How-To

How to Work Effectively From Home

Working from home can be daunting. Especially if you’ve never done it before. Here we’ll give you some tips on how you can be productive at home.

You know the feeling when everything you do just works? Feels like time stands still and you are more productive than ever, a so-called flow state. To increase the chances to enter that state there is a lot you can do and it helps if you can work without distractions. I will present a few ways that could help you to be as productive as possible when working from home, flow me… erm… follow me.

Workspace

Important to create an environment to be able to focus. Good if you can have a dedicated desk with space for many screens, mobile phones, headset and possibly a printer/scanner.
If you don’t live alone it could be a good idea to make rules with the others around when you cannot be disturbed. You don’t want a family member in night clothes to show up behind your back, during a video conference.

It could be a good idea that your work setup lets you have a distinct separation between work and personal areas. Try to not make your whole home and rooms potentially associated with work, such as the kitchen, living room and bedroom. So when you leave your work area for a break, you will feel a real disconnect from work. The risk if every room is associated with work is to never “disconnect” the mind from work.

Pomodoro Technique

One of my absolute favorite things about working from home is that no one can walk up to you and potentially disturb you during an advance troubleshooting/coding process. Using the Pomodoro Technique helps to focus and get things done. The Pomodoro Technique is a focus time management method by Francesco Cirillo in the late 80s.

It’s simple, here is how you do it:

  1. Set a timer on 25 minutes and work on one task. To not be distracted, close any email clients, disable notifications on the mobile phone, social media, chat programs like Slack/Microsoft Teams, you get the idea.
  2. Take a five-minute break. Now is the time to relax. Maybe stretch, stand up, look at a short youtube video, go to the bathroom, or whatever you want.
  3. Repeat step one to two for four more times. Then take a longer break such as 45-60 minutes, maybe at the same time as lunch for the first cycle.

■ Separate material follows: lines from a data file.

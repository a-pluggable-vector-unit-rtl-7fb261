// tb_vector_config: vl = min(AVL, VLMAX) and the rs1/rd = x0 cases for all
// SEW and LMUL, vill for unsupported vtypes, the write-back payload, and the
// stall: ready stays low from acceptance until the commit of that trans_id
// (a commit of another trans_id does not release it). A second instance
// with STALL_UNTIL_COMMIT = 0 must be ready again right after its write
// back is granted.
//
// Stimulus, timing of the drivers and the reference model are this
// testbench's own; the checked behaviour is the block's as described in
// its own header. Ends with the TB_RESULT line; a watchdog ends a hung run.
module tb_vector_config;
  import vu_pkg::*;
  logic clk = 0, rst_n = 0;
  always #5 clk = ~clk;
  int checks = 0, failures = 0;
  task automatic check(input logic ok, input string what);
    checks++; if (!ok) begin failures++; $display("FAIL %s", what); end
  endtask
  logic v, r, req, gnt, cack, stall; decoded_t d; wb_req_t o; trans_id_t ctid;
  vector_config dut (.clk_i(clk), .rst_ni(rst_n), .valid_i(v), .ready_o(r), .dec_i(d), .vwb_req_o(req),
    .vwb_data_o(o), .vwb_gnt_i(gnt), .commit_trans_id_i(ctid), .commit_ack_i(cack), .stall_o(stall));
  // the write-back-only variant, driven alongside
  logic r2, req2, stall2; wb_req_t o2;
  vector_config #(.STALL_UNTIL_COMMIT(1'b0)) dut_wb (.clk_i(clk), .rst_ni(rst_n), .valid_i(v), .ready_o(r2), .dec_i(d),
    .vwb_req_o(req2), .vwb_data_o(o2), .vwb_gnt_i(gnt), .commit_trans_id_i(ctid), .commit_ack_i(cack), .stall_o(stall2));

  initial begin
    v = 0; gnt = 0; cack = 0; ctid = 0; d = '0;
    repeat (2) @(negedge clk); rst_n = 1; @(negedge clk);
    for (int i = 0; i < 300; i++) begin
      int sew, lm, vmax, avl, exp_vl, cur; int k;
      sew = $urandom_range(0, 3); lm = $urandom_range(0, 3); vmax = (VLEN << lm) / (8 << sew);
      avl = $urandom_range(0, 200); cur = $urandom_range(0, 128); k = $urandom_range(0, 3);
      d = '0; d.is_cfg = 1; d.op = VSETVLI; d.trans_id = trans_id_t'(i);
      d.new_vtype.vsew = vsew_e'(sew); d.new_vtype.vlmul = 2'(lm); d.new_vtype.vill = (k == 3) && ($urandom_range(0, 3) == 0);
      d.rs1_is_x0 = (k == 1 || k == 2); d.rd_is_x0 = (k == 2); d.scalar = 64'(avl); d.vl = vl_t'(cur);
      if (d.new_vtype.vill) exp_vl = 0;
      else if (!d.rs1_is_x0) exp_vl = (avl < vmax) ? avl : vmax;
      else if (!d.rd_is_x0) exp_vl = vmax;
      else exp_vl = (cur < vmax) ? cur : vmax;
      check(r && !stall, "ready before");
      v = 1; @(negedge clk); v = 0;
      check(!r && stall && req, "write-back requested, stalled");
      check(o.result == 64'(exp_vl) && o.csr.vl == vl_t'(exp_vl) && o.csr.vl_we && o.csr.vtype_we
            && o.csr.vtype == d.new_vtype && o.csr.vstart_clr && o.trans_id == d.trans_id && !o.ex.valid,
            $sformatf("vl %0d expected %0d", o.result, exp_vl));
      repeat ($urandom_range(0, 2)) @(negedge clk);
      check(req2 && !r2 && o2 == o, "write-back-only variant: same request");
      gnt = 1; @(negedge clk); gnt = 0;
      check(!req && !r, "after write back: still stalled");
      check(!req2 && r2 && !stall2, "write-back-only variant: released at write back");
      repeat ($urandom_range(0, 3)) begin @(negedge clk); check(!r, "stalled until commit"); end
      cack = 1; ctid = d.trans_id + 1'b1; @(negedge clk); check(!r, "other trans_id does not release");
      ctid = d.trans_id; @(negedge clk); cack = 0;
      check(r && !stall, "released by its commit");
    end
    $display("TB_RESULT checks=%0d failures=%0d", checks, failures);
    $finish;
  end
  initial begin repeat (50000) @(posedge clk); failures++;
    $display("TB_RESULT checks=%0d failures=%0d", checks, failures); $finish; end
endmodule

If you use this simple technique you will notice how much you will get done, it will nearly feel like magic. It is important to stop exactly when the timer rings. Don’t try to finish, stop directly in a sentence or work when the timer rings. It’s often harder to write a fresh new document than continue where you left off. If a great idea or thought comes up in the middle of your Pomodoro session, take a short note of that idea/thought and then bring back focus to the current task.

Before starting a new 25 minute Pomodoro session, check for important (not same as urgent) messages and if there’s none continue. If you are getting a lot of email or other messages you can use a Pomodoro session to reply to those.

Remove Distractions

Our brain isn’t developed to multitask. If we lose focus on our current task, it takes a minimum of 15 minutes to come back to the same focus as before you’re disturbed, often a long time. In today’s modern world with social media, pop-up notifications, flashing images, and beeping sound all trying to take away your attention.
We need to take control over that in order to keep the focus on our tasks and be productive. Anything that could steal our focus should be turned off. Even having your mobile phone upsidedown in the same room will distract you. If not needed for work it could be a good idea to have the distracting device in another room.

It can easily happen that while working you quickly look at your social media. Maybe it’s a link to a short video of cute cats, and then a reference to another video. Then noticing someone liked a message you wrote on Facebook/Twitter. Suddenly some of your hours passed without having done even half of the action list for the day.

Sell Yourself

Since no one can see you working from home, you will have to sell yourself a bit. This is good advice even if working in an office but becomes even more important when working from home.
Here is a list of things you can do. It depends of course on your work environment:

  • At each end of the week, send your manager a report of what you have been working on. For example, you could open an empty email on Monday. When you have accomplished/spent time on something, write that as a bullet in the email. Write a summary of the week and estimation on what you will work on next week and send it to your manager end of the week.
  • If you get positive feedback from your work from others than your direct manager. Save that feedback and add it to the weekly report mentioned above.
  • When you have done something good or impactful, message it on the companies internal chat/message system.
  • Often people who praise others feel themselves they do a good job. If someone in your team or company does a good job, take time to notice them and call them out for it.
  • Since no one can see if you actually work it is important to attend meetings remotely when you can. Reply to important messages within a reasonable time.
  • If your company got an internal chat/message system such as Slack or Microsoft Teams, be sure to be extra active there. If you are the person that helps others who have questions and such, you will not have to sell yourself, others will do it for you.

Final Words

Working from home can require some work disciplines, ruleset, working rules. It’s a great way of working if you got tasks that require focus. And can be done alone or over remote collaboration.

Figure out what works best for you. Hope this gave you some ideas or things you can add to your work routine.